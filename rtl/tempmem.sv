// tempmem: holds new cell values until the old row can be overwritten.
//
// A 2N-bit shift register. Each cycle with `newbiten` set the new value of
// one cell enters at bit 0, so a row computed left to right ends with its
// left-most cell in the row's top bit. The lower half holds the row just
// computed and the upper half the row before it. The old values of a row
// are still needed while the row below it is computed, so the controller
// writes back the upper half (`finalrow` low); after the last row of the
// board it writes back the lower half (`finalrow` high).
// Size and selection follow the original chip; the synchronous active-high
// reset, which clears the register, is this version's.
module tempmem #(
  parameter int unsigned N = gol_pkg::BOARD_N
) (
  input  logic         clk,
  input  logic         rst,
  input  logic         newbiten,
  input  logic         finalrow,
  input  logic         q,
  output logic [N-1:0] row2
);

  logic [2*N-1:0] tworows;

  always_ff @(posedge clk) begin
    if (rst)           tworows <= '0;
    else if (newbiten) tworows <= {tworows[2*N-2:0], q};
  end

  assign row2 = finalrow ? tworows[N-1:0] : tworows[2*N-1:N];

endmodule
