// tb_tempmem: random new-cell bits shifted in under a random enable.
// The testbench keeps the 16 most recent accepted bits as a list and checks
// both the older-row output (finalrow low) and the newer-row output
// (finalrow high) after every clock edge.
module tb_tempmem;
  localparam int N = 8;
  logic clk = 0, rst, newbiten, finalrow, q;
  logic [N-1:0] row2;
  bit hist [$];
  int checks = 0, failures = 0;

  tempmem #(.N(N)) dut (.clk(clk), .rst(rst), .newbiten(newbiten), .finalrow(finalrow), .q(q), .row2(row2));

  always #5 clk = ~clk;

  function automatic logic [N-1:0] expected_row(bit newest);
    logic [N-1:0] r = '0;
    // hist[0] is the newest bit; the newer row is bits 0..N-1, oldest in the MSB
    for (int i = 0; i < N; i++) begin
      int k = newest ? i : i + N;
      r[i] = (k < hist.size()) ? hist[k] : 1'b0;
    end
    return r;
  endfunction

  initial begin
    repeat (5000) @(posedge clk);
    failures++;
    $display("TB_RESULT checks=%0d failures=%0d", checks, failures);
    $finish;
  end

  initial begin
    rst = 1; newbiten = 0; finalrow = 0; q = 0;
    repeat (2) @(posedge clk);
    #1 rst = 0;
    for (int t = 0; t < 1000; t++) begin
      newbiten = ($urandom % 4) != 0;
      q        = 1'($urandom);
      @(posedge clk);
      if (newbiten) hist.push_front(q);
      #1;
      for (int f = 0; f < 2; f++) begin
        finalrow = f[0];
        #1;
        checks++;
        if (row2 !== expected_row(f[0])) begin
          failures++;
          $display("FAIL t=%0d finalrow=%0d got %b expected %b", t, f, row2, expected_row(f[0]));
        end
      end
    end
    $display("TB_RESULT checks=%0d failures=%0d", checks, failures);
    $finish;
  end
endmodule
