// wordline_cond: wordline conditioning for the board register.
//
// For every row i a two-input NAND of wordline[i] and readen gives the
// active-low read strobe read_b[i], and an inverter after it the active-high
// read[i]; a second NAND with writeen and inverter give write_b[i] and
// write[i]. A row's cells are read (written) only while its wordline and
// the global read (write) enable are both high. Purely combinational; the
// gates are those of the chip's custom array.
module wordline_cond #(
  parameter int unsigned N = gol_pkg::BOARD_N
) (
  input  logic [N-1:0] wordline,
  input  logic         readen,
  input  logic         writeen,
  output logic [N-1:0] read,
  output logic [N-1:0] read_b,
  output logic [N-1:0] write,
  output logic [N-1:0] write_b
);

  always_comb begin
    read_b  = ~(wordline & {N{readen}});
    write_b = ~(wordline & {N{writeen}});
    read    = ~read_b;
    write   = ~write_b;
  end

endmodule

------------------------------------------------------------------------

What the exercise asks: Quote the data above verbatim from its first line to the line that includes "ends with its", with both boundary lines retained.

Task result:
filename rtl/tempmem.sv
// tempmem: holds new cell values until the old row can be overwritten.
//
// A 2N-bit shift register. Each cycle with `newbiten` set the new value of
// one cell enters at bit 0, so a row computed left to right ends with its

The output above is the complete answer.